⬅   Back to Projects

NBA Player Stat Forecasting

Python Bayesian ModelingAnalytics

Problem

Directly predicting player box-score statistics suffers from high variance due to fluctuations in playing time. A player scoring 8 points in 12 minutes is fundamentally different from scoring 8 points in 36 minutes, but naive models treat them similarly.

This project addresses that issue by modeling availability and production separately.

Modeling Approach

The system uses a two-stage pipeline:

  1. Minutes Model Predicts expected minutes played based on recent usage, opponent context, and game conditions.

  2. Production Model Predicts per-minute rates (points, rebounds, assists), conditioned on the predicted minutes.

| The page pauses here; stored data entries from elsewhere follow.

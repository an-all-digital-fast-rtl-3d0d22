// tb_lock_detect_unit: checks FINISH = LOCKED xor (all LOCK_i high on the
// last two reference edges), against a reference model kept here, for random
// lock patterns with long all-locked runs.
module tb_lock_detect_unit;
  timeunit 1ps; timeprecision 1ps;

  logic ref_clk = 1'b0, rst_n = 1'b0, locked = 1'b0;
  logic [4:0] lock_i = '0;
  logic finish;
  bit h1 = 0, h2 = 0;   // all-lock history at the last two edges
  int checks = 0, failures = 0;
  int n_on = 0, n_off = 0;

  lock_detect_unit dut (.*);

  always begin
    repeat (500) #1;
    ref_clk = ~ref_clk;
  end

  initial begin
    repeat (2) @(posedge ref_clk);
    @(negedge ref_clk) rst_n = 1'b1;
    for (int n = 0; n < 500; n++) begin
      @(negedge ref_clk);
      locked = (n >= 20);
      if ((n / 10) % 3 == 2) lock_i = '1;
      else lock_i = 5'($urandom);
      @(posedge ref_clk);
      h2 = h1 && (&lock_i);
      h1 = &lock_i;
      #1;
      checks++;
      if (finish != (locked ^ h2)) begin
        failures++;
        $display("FAIL n=%0d finish=%0b", n, finish);
      end
      if (locked && finish) n_on++;
      if (locked && !finish) n_off++;
    end
    checks++;
    if (n_on == 0 || n_off == 0) begin failures++; $display("FAIL: enable and disable not both seen"); end
    $display("TB_RESULT checks=%0d failures=%0d", checks, failures);
    $finish;
  end

  initial begin
    repeat (2000) @(posedge ref_clk);
    failures++;
    $display("TB_RESULT checks=%0d failures=%0d", checks, failures);
    $finish;
  end
endmodule
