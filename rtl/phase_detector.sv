// phase_detector: bang-bang phase detector between the reference clock and
// the delay-line output (behavioural model).
//
// lead is a flip-flop that samples out_clk on the rising edge of ref_clk: it
// is 1 when the output edge has already arrived, i.e. the line is too short
// and the controller should add delay, and 0 when the output lags. This
// reading is valid while the line delay lies between 0.5 and 1.5 reference
// periods, which the lock-in search guarantees.
// lock models the resolution limit of the real detector, whose two
// flip-flops go metastable when the edges nearly coincide: it is 1 when the
// nearest output rising edge lies within QE_PS of the reference rising edge.
// lock is updated QE_PS+1 ps after each reference edge, lead on the edge.
// The sense of lead follows the design; the explicit aperture window (a
// measurement on edge times, hence not synthesizable) is this model's way of
// reproducing the metastability dead zone. rst_n clears both outputs.
module phase_detector #(
  parameter int unsigned QE_PS = 7
) (
  input  logic ref_clk,
  input  logic out_clk,
  input  logic rst_n,
  output logic lead,
  output logic lock
);
  timeunit 1ps; timeprecision 1ps;

  time t_out;

  always_ff @(posedge ref_clk or negedge rst_n)
    if (!rst_n) lead <= 1'b0;
    else        lead <= out_clk;

  initial t_out = 0;
  always @(posedge out_clk) t_out = $time;

  always @(posedge ref_clk or negedge rst_n) begin
    if (!rst_n) begin
      lock = 1'b0;
    end else begin
      automatic time t_ref = $time;
      repeat (QE_PS + 1) #1;
      if (!rst_n)                               lock = 1'b0;
      else if (t_out >= t_ref)                  lock = (t_out - t_ref) <= time'(QE_PS);
      else                                      lock = (t_ref - t_out) <= time'(QE_PS);
    end
  end
endmodule
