// tb_phase_detector: checks the bang-bang phase detector.
//
// A reference clock of 1000 ps and a copy delayed by a programmed amount are
// applied. For delays between 0.5 and 1 period the output leads the next
// reference edge and lead must be 1; between 1 and 1.5 periods it lags and
// lead must be 0. lock must be 1 exactly when the output edge is within
// QE_PS of a reference edge. Expected values come from the programmed delay.
module tb_phase_detector;
  timeunit 1ps; timeprecision 1ps;

  localparam int T = 1000;
  localparam int QE = 7;

  logic ref_clk = 1'b0, out_clk = 1'b0, rst_n = 1'b0;
  logic lead, lock;
  int delay = 800;
  int checks = 0, failures = 0;

  phase_detector #(.QE_PS(QE)) dut (.*);

  always begin
    repeat (T / 2) #1;
    ref_clk = ~ref_clk;
  end

  always @(ref_clk) begin
    automatic logic v = ref_clk;
    automatic int d = delay;
    fork begin repeat (d) #1; out_clk = v; end join_none
  end

  localparam int ND = 10;
  localparam int DELAYS [ND] = '{600, 800, 990, 992, 995, 1000, 1005, 1007, 1010, 1400};

  initial begin
    repeat (3) @(posedge ref_clk);
    rst_n = 1'b1;
    for (int n = 0; n < ND; n++) begin
      delay = DELAYS[n];
      repeat (4) @(posedge ref_clk);
      repeat (QE + 5) #1;
      checks++;
      if (delay != T && lead != (delay < T)) begin
        failures++;
        $display("FAIL lead=%0b at delay %0d", lead, delay);
      end
      checks++;
      if (lock != ((delay >= T - QE) && (delay <= T + QE))) begin
        failures++;
        $display("FAIL lock=%0b at delay %0d", lock, delay);
      end
    end
    rst_n = 1'b0;
    #1;
    checks++;
    if (lead || lock) begin failures++; $display("FAIL reset"); end
    $display("TB_RESULT checks=%0d failures=%0d", checks, failures);
    $finish;
  end

  initial begin
    repeat (200) @(posedge ref_clk);
    failures++;
    $display("TB_RESULT checks=%0d failures=%0d", checks, failures);
    $finish;
  end
endmodule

The final forecast is produced by combining both stages into a single probabilistic output.

Statistical Methods

  • Bayesian hierarchical regression with partial pooling
  • Player-level and opponent-level effects
  • Weakly informative priors to stabilize estimates under sparse data

Partial pooling allows the model to “borrow” data across similar contexts while still learning player-specific behavior.

Evaluation

To avoid data leakage, all models were evaluated using a walk-forward backtesting framework: Essentially that means that we do not test the model on data from a timeframe that it was trained on, and only evaluate it on future events.

Results & Insights

I am still working on this project so there will be more to report here in the future.